Compared with the CT for diagnosis, the CBCT bulb tube has relatively smaller current and exposure time, the detector has fewer sampling times when the machine frame rotates for one circle, and the CBCT detector is more influenced by scattering and has lower sensitivity compared with the CT detector. Therefore, the CBCT image is more noisy and has lower contrast than the CT image, which affects the positioning accuracy of the doctor.
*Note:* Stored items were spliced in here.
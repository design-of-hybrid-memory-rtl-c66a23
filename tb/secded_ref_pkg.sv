// secded_ref_pkg - testbench reference model of the 16-bit SEC-DED code.
//
// Written independently of the RTL: the data bits go to the fixed list of
// non-power-of-two positions 3,5,6,7,9..15,17..21; the check bits are then
// chosen so that the XOR of the indices of all set positions is zero (which
// sets check bit 2**j exactly when bit j of that XOR is one); bit 0 makes the
// total number of ones even.
package secded_ref_pkg;

  localparam int REF_DATA_W = 16;
  localparam int REF_CODE_W = 22;

  localparam int DPOS [REF_DATA_W] = '{3, 5, 6, 7, 9, 10, 11, 12, 13, 14, 15,
                                       17, 18, 19, 20, 21};

  function automatic logic [REF_CODE_W-1:0] ref_encode(input logic [REF_DATA_W-1:0] d);
    logic [REF_CODE_W-1:0] c;
    int                    s;
    c = '0;
    s = 0;
    for (int i = 0; i < REF_DATA_W; i++) begin
      c[DPOS[i]] = d[i];
      if (d[i]) s ^= DPOS[i];
    end
    c[1]  = s[0];
    c[2]  = s[1];
    c[4]  = s[2];
    c[8]  = s[3];
    c[16] = s[4];
    c[0]  = ^c[REF_CODE_W-1:1];
    return c;
  endfunction

  function automatic logic [REF_DATA_W-1:0] ref_extract(input logic [REF_CODE_W-1:0] c);
    logic [REF_DATA_W-1:0] d;
    for (int i = 0; i < REF_DATA_W; i++) d[i] = c[DPOS[i]];
    return d;
  endfunction

endpackage
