## One row: how a trigger becomes a 45 V pulse

```
trig --> demux --sel=0--> oneshot ----------------------------+
          |                                                   |
          +---sel=1--> enable FF --> ring oscillator (DCO)     |
                                       |                       |
                                 8-stage divider               |
                                 f/2 ... f/256                 |
                                       |                       |
                                    mux8 (tap) ----------------+--> mux4 --> 3.3 V pulser --> 45 V pulser --> element
                                                     trig -----+
                                                     ground ---+
```

- **Demultiplexer** (`bf_demux`). Two NAND gates and three inverters. They
  steer the trigger to the oneshot (select 0) or to the oscillator enable
  (select 1). The unused output stays low.
- **Oneshot** (`bf_oneshot`). This makes single pulses. The FPGA sends a
  trigger N clock periods long. The circuit reshapes only the first 10 ns:
  the output rises a code-dependent time after the trigger, then falls with
  the trigger. The 3-bit code gives a first slot of 10, 9.8, 9.7, 9.6, 7.5,
  7.0, 5.0 or 2.5 ns, so a long trigger yields a pulse of length
  `trigger - 10 ns + w(code)`. This gives fine width steps without a fast
  clock.
- **Oscillator** (`bf_dco`). A flip-flop with D tied high is clocked by the
  trigger. Its first rising edge enables a ring of five inverting stages. Three
  of those stages are current-starved delay elements, set by a 5-bit code.
  Only the flip-flop's asynchronous reset stops the ring. The 32 frequencies
  run from 256 MHz (code 0) down to 20 MHz (code 31). They are not monotonic
  across codes 15/16.
- **Frequency divider** (`bf_fdc`). Eight set/reset D flip-flops, each with
  QN fed back to D, clocked in ripple fashion. Tap k is the oscillator divided
  by 2^(k+1). The divider shares the oscillator's reset, so every pulse train
  starts from a known phase.
- **Multiplexers** (`bf_mux8`, `bf_mux4`). On the chip these are
  transmission-gate multiplexers. `mux8` picks the divider tap. `mux4` picks
  the row's source: ground, the raw FPGA trigger, the oneshot or the divided
  pulse train.
- **3.3 V pulser** (`bf_mv_pulser`). Two inverters lift the 1.8 V signal to
  3.3 V. Delay 0.6 ns, rise 0.5 ns, fall 0.3 ns.
- **45 V pulser** (`bf_hv_pulser`). A high-voltage level shifter and buffer
  stages that drive the element. Its timing depends on the load:

  | load   | delay | rise (10-90 %) | fall (10-90 %) |
  |--------|-------|----------------|----------------|
  | 2.5 pF | 4 ns  | 4.2 ns         | 5.3 ns         |
  | 5.1 pF | 4 ns  | 7.8 ns         | 7.8 ns         |
  | 10 pF  | 5 ns  | 13.3 ns        | 17 ns          |

  The load is the `C_LOAD_PF` parameter (default 5.1 pF). Values between the
  three points are interpolated linearly.

The chip also has a four-inverter buffer between `mux4` and the 3.3 V pulser.
It has no logic function, so it is not modelled: `drive` is the `mux4`
output.

### What is logic and what is a model

The demultiplexer, flip-flops, divider and multiplexers are ordinary
synthesizable logic. The oneshot, the ring oscillator and the two pulsers are
analog circuits. They are written as **behavioural timing models** that use
`#` delays and `real` voltages, and they simulate with `--timing`. They are
not meant for synthesis. `bf_row`, `bf_asic` and the top contain these
models, so they are system models, not netlists. The FPGA half
(`fpga_*.sv`) is fully synthesizable.

How the analog models behave:

- **Oneshot.** It delays the trigger's rising edge by `10 ns - w(code)` and
  passes the falling edge straight through. If the trigger ends before that
  delay has passed, there is no pulse.
- **Oscillator.** While enabled, it toggles every half period of the table
  frequency. At rest it sits high, so its first falling edge comes half a
  period after the enable.
- **Pulsers.** Each edge is an RC (exponential) curve, stepped every
  `STEP_NS`. The delay is measured from the input edge to the 50 % point of
  the output. The time constant is the 10-90 % time / 2.197. Each pulser has a
  `real` voltage output and a logic output that is high above half the supply.
  An inertial delay line drops input pulses shorter than the pulser's start
  offset.

## Control word

`bf_pkg::bf_ctrl_t`, 14 bits. It is shared by all rows and held by the FPGA
for the whole sequence.

| bits  | field          | meaning |
|-------|----------------|---------|
| 13    | `demux_sel`    | 0: trigger to oneshot, 1: trigger to oscillator enable |
| 12:10 | `oneshot_code` | first-slot width code, 0..7 (table above) |
| 9:5   | `dco_code`     | oscillator frequency code, 0..31 |
| 4:2   | `mux8_sel`     | divider tap: 0 = f/2 ... 7 = f/256 |
| 1:0   | `mux4_sel`     | 00 ground, 01 FPGA trigger, 10 oneshot, 11 divided oscillator |

Oscillator frequency per code, in MHz (codes 0..31):
256 250 244 238 222 217 213 200 196 179 175 164 156 143 137 127
178 169 158 151 142 130 122 112 100 85 81 65 53 39 34 20.

## FPGA side: serial protocol and firing sequence

**Receiver** (`fpga_uart_rx`). 8 data bits, no parity, 1 stop bit, LSB first.
It has a two-flop synchroniser and samples each bit in the middle.
`CLKS_PER_BIT = 5208` gives 9600 baud from a 50 MHz board clock. A low stop
bit raises `frame_err` and drops the byte.

**Commands** (`fpga_cfg_loader`):

```
CONFIG : A5, ctrl[13:8], ctrl[7:0], pw[7:0], pw[15:8], {lat_r[7:0], lat_r[15:8]} for r = 0..N_ROWS-1
FIRE   : 5A
```

A CONFIG frame is 5 + 2*N_ROWS bytes (37 for 16 rows). It is collected in
shadow registers and takes effect only when its last byte arrives. The
loader ignores, and counts in `bad_cmd` (saturating at 255):

- a FIRE sent before any complete CONFIG;
- any other byte where a command is expected.

There is no timeout. A frame cut short therefore takes the next bytes as its
payload. The host restores sync by sending a full frame.

**Sequencer** (`fpga_fire_ctrl`). On FIRE it copies the latencies and `pw`.
It then counts clock cycles from 0. Row r's trigger is high while
`lat[r] <= count < lat[r] + pw`. The sequence ends at `max(lat) + pw`. A
`pw` of 0 counts as 1. `busy` is high during the sequence. While `busy` is
high:

- a new FIRE starts nothing;
- `osc_rst_n` is released.

Outside the sequence, `osc_rst_n` holds every oscillator enable and divider
in reset. This is what ends a pulse train in oscillator mode. The reset is
shared by all rows, so in that mode each train starts at its own row's
latency and all of them stop together when the sequence ends. Row r carries a
train for `max(lat) + pw - lat[r]` cycles. In oneshot and direct modes `pw`
sets the trigger length.

The host computes each latency as the element-to-focus travel time divided
by the FPGA clock period. An example set for the 4x4 array at one focal
point, in clock counts:

| ring | 45 deg | 135 deg | 225 deg | 315 deg |
|------|--------|---------|---------|---------|
| 1    | 508    | 524     | 536     | 520     |
| 2    | 486    | 528     | 559     | 520     |
| 3    | 473    | 531     | 573     | 520     |
| 4    | 462    | 534     | 585     | 520     |

The counts are 50 MHz cycles: 10.16 µs of travel time is 508 cycles. With
the host's 100 MHz clock setting the same focus needs twice the counts (1016
to 1170). `LAT_W = 16` holds latencies up to 65535 cycles (1.3 ms at 50 MHz).
Only the differences matter, so most testbenches subtract the smallest (462)
before sending them, which keeps the sequences short.

Timing from the wire:

- A configuration takes 37 bytes × 10 bits at 9600 baud, about 38.5 ms.
- After the FIRE byte's stop bit is sampled, row r's trigger rises a fixed
  few cycles plus `lat[r]` cycles later.
- At 5.1 pF the element then crosses 22.5 V about 4.6 ns after the row
  output rises. The oneshot adds its trim; the oscillator path adds half an
  oscillator period.

## Serial-link test on the FPGA board

Before any beamforming, the board's serial link can be checked by eye.
`fpga_serial_test` listens on the same line as the controller and changes
nothing in it:

- **Display.** Four seven-segment digits show, from left to right, the
  switches `sw[7:4]`, `sw[3:0]` and the last byte received with a good stop
  bit (high nibble, then low nibble). All values are in hex. The digits are
  multiplexed one at a time. `an_n` selects the digit, and `seg_n` carries its
  pattern as `{g..a}`. Both are active low. The scan moves to the next digit
  every `CLKS_PER_BIT` clocks.
- **Activity LED.** `flash` comes on when the line is seen low on a 16×-baud
  tick. It stays on for `FLASH_TICKS` (9600) such ticks, which is about 0.06 s
  at 9600 baud.
- **Echo.** While `sw[7]` is high, `fpga_uart_tx` sends `sw[6:0]` (bit 7 = 0)
  as back-to-back 8N1 frames on `uart_tx`.
- **Mirror.** `rx_mirror` is a plain copy of the received line.

The digit order, the LED count and the switch wiring follow the original
board program. The decoder's segment shapes, the transmitter's framing and
the reset are this design's own. The original program also had a second,
conflicting assignment of the shown byte that singled out a few values (00,
FF and the characters '1' and '2'). It is left out: every good byte is shown
as received.

## Where this RTL makes its own choices

The system description leaves these points open or inconsistent. The RTL
settles them as follows:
In the prior art, the CBCT image is usually enhanced by the following method:
1. performing image noise reduction and edge enhancement by using various convolution operators in an image space domain, such as a Gaussian operator, a canny operator, a Laplacian operator and the like;
2. carrying out high-pass filtering in a frequency domain to remove low-frequency information in the image and reduce the noise of the image;
3. and processing the gray level histogram of the image to increase the contrast of the image.
However, the prior art has low robustness, effects of different images cannot be completely consistent, partial image information is inevitably lost in the process of removing noise, the image edge is blurred, and the image CT value may be changed after the image contrast is enhanced.
Disclosure of Invention
In order to solve the technical problems, the invention discloses a CBCT image enhancement method, a device and a storage medium based on artificial intelligence, the CBCT image enhanced by the method has the advantages of smaller noise, high contrast and more accurate CT value, the positioning precision and the positioning speed of a clinician can be effectively improved, the CBCT image is limited by the poorer accuracy of the CT value, the self-adaptive plan cannot be smoothly implemented, the CBCT image processed by the method is more beneficial to the manufacture of the self-adaptive plan, and the radiotherapy effect is further improved.
Specifically, the invention provides a CBCT image enhancement method based on artificial intelligence, which comprises the following steps: s1: preparing paired CBCT and CT training image data; s2: training a learning network by using the prepared pair of CBCT and CT training image data to obtain a network model for converting the CBCT image into the CT image; s3: and inputting the CBCT image into the network model to obtain an enhanced CBCT image.
In a further aspect, step S1 includes: s11: registering the CBCT image and the CT image by using a registration frame; s12: and carrying out pixel normalization and gray value normalization processing on the matched CBCT image and CT image.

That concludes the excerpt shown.